The key takeaway for me is that gold _used_ to be money - i.e. the uk was on the gold standard until 1931 - so v.v. long term historic prices need to be viewed through that lens - and now it is not.
[as an aside - shamelessly quoting from wikipedia :
...Great Britain dropping the gold standard in 1931. This act "tore asunder" any remaining confidence in the banking system.[46] Financial historian Niall Ferguson wrote that what made the Great Depression truly 'great' was the European banking crisis of 1931.[47] According to Fed Chairman Marriner Eccles, the root cause was the concentration of wealth resulting in a stagnating or decreasing standard of living for the poor and middle class. These classes went into debt, producing the credit explosion of the 1920s. Eventually the debt load grew too heavy, resulting in the massive defaults and financial panics of the 1930s.
... sound familiar?]
Back to the point.
Since the 70's gold (and to a much lesser extent silver) is worth something around what it costs to mine and what people think it is worth.
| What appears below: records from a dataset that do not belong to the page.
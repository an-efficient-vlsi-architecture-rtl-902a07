# Super-resolution demosaicking with a 2x bi-cubic up-scaler

This design takes a 256 x 256 colour picture, throws away everything a
single-sensor camera would not have seen, and rebuilds it as a 512 x 512
full-colour picture. It works in two stages:

1. **Demosaicking.** Only one colour per pixel is kept, following a Bayer
   colour filter array (CFA). The two missing colours of every pixel are then
   rebuilt from a 4 x 4 window of neighbouring samples. The arithmetic is only
   additions, subtractions and shifts. Every adder is a carry-skip adder.
2. **Bi-cubic up-scaling.** Each colour channel is enlarged 2x with a
   separable cubic filter. The rows are filtered first, then the columns.

The architecture follows Rao and Mandal, *An Efficient VLSI Architecture for
Bi-Cubic Interpolation using Carry Skip Adder*:

- SRD controller
- colour demosaicking machine with a boundary detector, a boundary mirror
  machine, two register banks and three hardware-sharing units
- interpolation memory controller
- bi-cubic interpolator with a coefficient generator and a two-pass control

That description names these blocks and what they do. It gives equations
only for the carry-skip adder and the cubic weights. All the other
arithmetic, every handshake and every schedule were chosen for this RTL. The
last section lists these choices.

## Frame flow and timing

```
 load port ──► R / G / B channel memories
                     │  srd_controller: merge into {R,G,B} words
                     ▼
               demosaic ──────────────── input buffer (W*H x 24)
                 demosaic_cu + boundary_mirror ─► window_regbank (4x4)
                 boundary_detector ─► hs_unit x3 (G, R, B) ─► result_regbank
                     │                            output buffer (W*H x 24)
                     │  done = acknowledgement
                     ▼
               interp_mem_ctrl: split into three channels
                     ▼
   bicubic_interp x3 (R, G, B), in parallel:
     input buffer (W*H) ─► horizontal pass ─► shared storage (H x 2W)
                        ─► vertical pass   ─► output memory (2H x 2W)
                     ▼
 read port ◄── {R,G,B} at address y*2W + x
```

Each step starts when the previous one has finished. Cycle counts, counted
from the `start` pulse:

| step | cycles |
|---|---|
| merge channels (`srd_controller`) | W*H + 2 |
| demosaicking, 4 cycles per pixel plus 12 per row | 4*(W+3)*H + 5 |
| split into channels (`interp_mem_ctrl`) | W*H + 2 |
| up-scaling, 4 cycles per output sample in each pass | 24*W*H + 7 |
| final `done` | 1 |
| **total** | **26*W*H + 4*(W+3)*H + 17** |

At the default 256 x 256 size a frame takes 1,969,169 cycles. That is about
9.8 ms at 200 MHz, the clock rate reported for the FPGA implementation.

## The Bayer pattern, the window and the border

The CFA pattern has blue at (even row, even column) and red at
(odd, odd). The other two positions are green. Green on a blue row and green
on a red row are different cases, because their horizontal neighbours have
different colours.

`boundary_detector` turns the two parity bits of a position into the
`cfa_e` class. It also flags positions whose window crosses the image edge.

`demosaic_cu` scans the image one row at a time. For centre row `i`, it slides
over virtual columns −1 to W+1. For each column it reads rows i−1 to i+2 from
the input buffer, one read per cycle. `window_regbank` gathers the four
samples of a column and shifts the column into a 4 x 4 window. After the
fourth column the window covers rows i−1..i+2 and columns j−1..j+2, with the
centre at `win[1][1]`.

Reads that fall outside the image go through `boundary_mirror`, which
reflects the coordinate about the edge sample: −1 → 1 and N → N−2. The
reflection moves a coordinate by an even number, so the parity stays the
same. A mirrored sample therefore always has the colour that the Bayer
pattern expects at the missing position, and the equations below need no
special case at the border.

## Reconstruction equations (hardware-sharing units)

In these equations:

- C is the centre sample.
- N, S, W and E are its four direct neighbours.
- The diagonal average is the mean of the four diagonal neighbours.
- S2 and E2 are the same-colour samples two pixels below and two pixels to
  the right. They are the only ones of that kind that the 4 x 4 window holds.

| centre | G | R | B |
|---|---|---|---|
| blue | (N+S+W+E)/4 + (2C − S2 − E2)/8 | diagonal average | C |
| red | (N+S+W+E)/4 + (2C − S2 − E2)/8 | C | diagonal average |
| green, blue row | C | (N+S)/2 | (W+E)/2 |
| green, red row | C | (W+E)/2 | (N+S)/2 |

The second term of the green estimate is the *linear deviation
compensation*. It measures how far the centre sample stands out from the
same-colour samples next to it, and adds a fraction of that to the green
average. This sharpens edges that a plain average would blur.

Every case above has the same form:

```
clamp( ((a+b+c+d) >> sh) + (comp_en ? (2p − n1 − n2) >>> 3 : 0) )
```

so one `hs_unit` per output colour covers all four cases of that colour. HS1
does green, HS2 red and HS3 blue. The cases differ only in which window
samples are routed to the unit's inputs.

Inside a unit there are six 12-bit carry-skip adders:

- three add the operands
- two subtract, computing a + ~b + 1
- one adds the compensation term

The shifts are wiring. Divisions truncate, and results saturate to 0..255.
`result_regbank` registers the three colours with the pixel address and
writes them to the output buffer.

## Carry-skip adder

`carry_skip_adder` divides its operands into groups of 4 bits. The last group
takes whatever bits remain. Each group is an `rca_block`, a chain of full
adders.

For each group, the propagate bits P_i = A_i xor B_i are ANDed together.
When all of them are 1, the carry out of the group equals the carry into it.
A multiplexer then passes the carry-in directly to the next group and skips
the ripple. The worst-case carry path therefore goes through one multiplexer
per group instead of one full adder per bit.

The result is bit-for-bit the same as any other adder. The only difference
is in timing and area.

## Bi-cubic 2x up-scaler

Output position x corresponds to source position x/2. Its taps are pixels
l−1, l, l+1 and l+2, with l = ⌊x/2⌋, and its fraction is a = 0 or 1/2.
`bicubic_coeff_gen` evaluates these weights for any a, with 8 fraction bits:

```
t1 = −a(1−a)²    t2 = 1 − 2a² + a³    t3 = a(1 + a − a²)    t4 = a²(a−1)
```

For a = 0 the weights are (0, 1, 0, 0), so the original pixel is copied. For
a = 1/2 they are (−1/8, 5/8, 5/8, −1/8), which Q8 represents exactly. The
weights sum to one, exactly for these two fractions and within truncation
error for others.

`bicubic_pe` multiplies the four taps by their weights and adds the products
with 24-bit carry-skip adders. It then rounds (half up) and saturates to
8 bits. The negative outer weights can overshoot near sharp edges, which is
why the result is saturated.

`bicubic_cu` runs the two passes that make the 2-D filter:

- **Pass 0 (horizontal).** Reads each input row and writes 2W filtered
  samples per row into the shared storage.
- **Pass 1 (vertical).** Reads each column of the shared storage and writes
  2H samples into the output memory.

Tap coordinates are mirrored at the borders in the same way as in the
demosaicking machine. Each pass saturates its own results, so the
intermediate values stay 8-bit.

The up-scaler reads one tap per cycle, so each output sample takes 4 cycles.
A result is written two cycles after its last tap is read. Before switching
passes, and before `done`, the control waits three cycles so that the last
write has landed.

## Using `srd_top`

| port | direction | meaning |
|---|---|---|
| `clk`, `rst_n` | in | clock; asynchronous reset, active low |
| `load_we`, `load_addr[15:0]`, `load_data` | in | write pixel y*W + x of the input picture (`rgb_t`: R in bits 23:16) |
| `start` | in | one-cycle pulse, accepted when the machine is idle |
| `busy`, `done` | out | `done` pulses once the 512 x 512 result is ready |
| `out_re`, `out_addr[17:0]`, `out_data` | in/in/out | read output pixel y*2W + x; data one cycle after `out_re` |
| `ev_*` | out | one-cycle monitoring pulses: mirrored reads, saturation, border windows, the demosaicking acknowledgement, vertical-pass writes |

Parameters `W` and `H` set the input size, 256 x 256 by default. The output
is always 2W x 2H. Small sizes such as 8 x 6 simulate in milliseconds.

Memory at the default size:

- input side: 3 x 64 K x 8 bits in the channel memories, plus 2 x 64 K x 24
  bits in the demosaicking buffers
- per channel: 64 K x 8 bits of input buffer, 128 K x 8 bits of shared
  storage and 256 K x 8 bits of output memory

That totals about 15.7 Mbit. `sdp_ram` is a generic simple-dual-port RAM
with a one-cycle read. Replace it with a vendor memory if needed.

## Verification

Each module has a self-checking testbench in `tb/`. Each one ends with a
`TB_RESULT checks=… failures=…` line and has a watchdog. Expected values come
from separate integer models in `tb/srd_ref_pkg.sv`:

- `ref_demosaic` implements the table above on whole images.
- `ref_upscale2` implements the separable cubic scaler.

The module-level tests cover the following:

- **Adder:** exhaustive at 8 bits, plus random and all-propagate patterns at
  12 and 13 bits.
- **Scan order:** every read address of both control units.
- **Frame timing:** the exact cycle counts listed above.
- **Handshakes:** the handshakes between the controllers.

There are two whole-design tests:

- `tb_srd_top` runs three pictures through the whole machine at 8 x 6:
  random, pure 0/255 and a gradient. It compares every output pixel and
  counts each event output. It fails if any mechanism never occurred:
  mirroring and saturation in both stages, border windows, the
  acknowledgement, or the vertical pass.
- `tb_srd_top_full` runs one complete 256 x 256 → 512 x 512 frame at the
  default parameters. It checks all 262,144 output pixels and the cycle
  count. It takes a few seconds in Verilator.

`srd_top` and `demosaic` also carry concurrent assertions. They check that
each stage starts only after the previous one is idle, and that a window
centre is announced only with the last sample of its column. Add `--assert`
to Verilator to enable them.

To run a test with Verilator 5:

```
verilator --binary --timing --assert -Irtl -Itb rtl/srd_pkg.sv tb/srd_ref_pkg.sv \
          tb/tb_srd_top.sv --top-module tb_srd_top -Mdir obj_tb_srd_top
./obj_tb_srd_top/Vtb_srd_top
```

Replace `tb_srd_top` with the name of any other testbench. Memories are not
reset, so load the picture before you start.

The reference models were written from the same equations as the RTL. They
show that the hardware computes those equations. They do not show that the
equations reproduce the image quality reported for the original design,
which was measured with pictures and software not available here.

## Where this RTL departs from, or goes beyond, the original description

- **Demosaicking arithmetic.** The original names the steps (green
  interpolation, red/blue interpolation, linear deviation compensation) but
  gives no equations. The table above, including the one-sided compensation
  term and its 1/8 gain, was chosen for this RTL. Reconstruction quality
  (PSNR/SSIM) has therefore not been matched to the published figures.
- **Hardware-sharing units.** The three units are described as being for
  "additions, shifts and subtractions". Here each unit does all three
  operations for one output colour. Reading them as one unit per operation
  would be a different partitioning of the same arithmetic.
- **Cubic weight t4.** t4 is printed as a²(1−a), while the matching
  vertical weight is b²(b−1). This RTL uses a²(a−1), the only version whose
  weights sum to one. The fraction is a = x − ⌊x⌋.
- **Throughput.** The original calls the design fully pipelined but gives no
  rate. This RTL reads one sample per cycle, which is 4 cycles per
  demosaicked pixel and 4 cycles per output sample of each up-scaling pass.
  The three channels are up-scaled in parallel.
- **Multipliers and number format.** The demosaicking machine uses no
  multipliers, as described. The cubic filter and the coefficient generator
  use multipliers, with Q8 fixed point in place of floating point.
- **Border treatment.** The mirror rule (reflect about the edge sample) and
  its use in the up-scaler were chosen for this RTL.
- **Interfaces.** Memory latencies, start/done handshakes, the load and read
  ports, reset, and the one-byte-per-colour packing {R,G,B} were all chosen
  for this RTL.
- **Not built.** Some parts of the original are outside this RTL:
  - the software image conversion and the PSNR/SSIM evaluation
  - the iterative estimation of registration parameters mentioned for
    multi-frame super-resolution, which is not part of the described
    hardware
  - the ripple-carry-adder version that is used only as a comparison
  - FPGA resource and power figures, which depend on a vendor flow
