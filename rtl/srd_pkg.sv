// srd_pkg: types and constants shared by the super-resolution demosaicking
// (SRD) datapath. Pixels are 8-bit per colour; a full-colour pixel packs
// R, G and B into 24 bits with R in the most significant byte. The Bayer
// colour-filter-array class of a position is the two parity bits {i[0], j[0]}
// of its row and column: even/even is blue, odd/odd is red, the other two are
// green (on a blue row or on a red row). Cubic weights are signed fixed point
// with COEF_FRAC fraction bits (1.0 = 256).
package srd_pkg;

  localparam int unsigned PIX_W     = 8;
  localparam int unsigned COEF_FRAC = 8;
  localparam int unsigned COEF_W    = 12;

  typedef logic [PIX_W-1:0] pix_t;

  typedef struct packed {
    pix_t r;
    pix_t g;
    pix_t b;
  } rgb_t;

  typedef enum logic [1:0] {
    CFA_B  = 2'b00,   // even row, even column
    CFA_GB = 2'b01,   // green on a blue row
    CFA_GR = 2'b10,   // green on a red row
    CFA_R  = 2'b11    // odd row, odd column
  } cfa_e;

  typedef logic signed [COEF_W-1:0] coef_t;

  // Pick the sample a Bayer sensor would have recorded at a position of the
  // given class from a full-colour pixel.
  function automatic pix_t cfa_sample(rgb_t px, cfa_e c);
    unique case (c)
      CFA_R:   return px.r;
      CFA_B:   return px.b;
      default: return px.g;
    endcase
  endfunction

endpackage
The key message from me is
- BTC is worth what other people think it is worth on the interface between it and things you can buy. At the moment that looks like chinese RMB -> BTC -> USD where the money has not been declared to the govt. At some point things will change.
- There will not be more than 2-3 widely accepted crypto currencies
- The financial crisis is not over and owning BTC will not help you. Try spending BTC when the internet breaks.
Good luck to those who venture forth into crypto currency you are brver/smarter than me, I will stay with the old and steady, stocks etc...get rich slow seems to be my motto.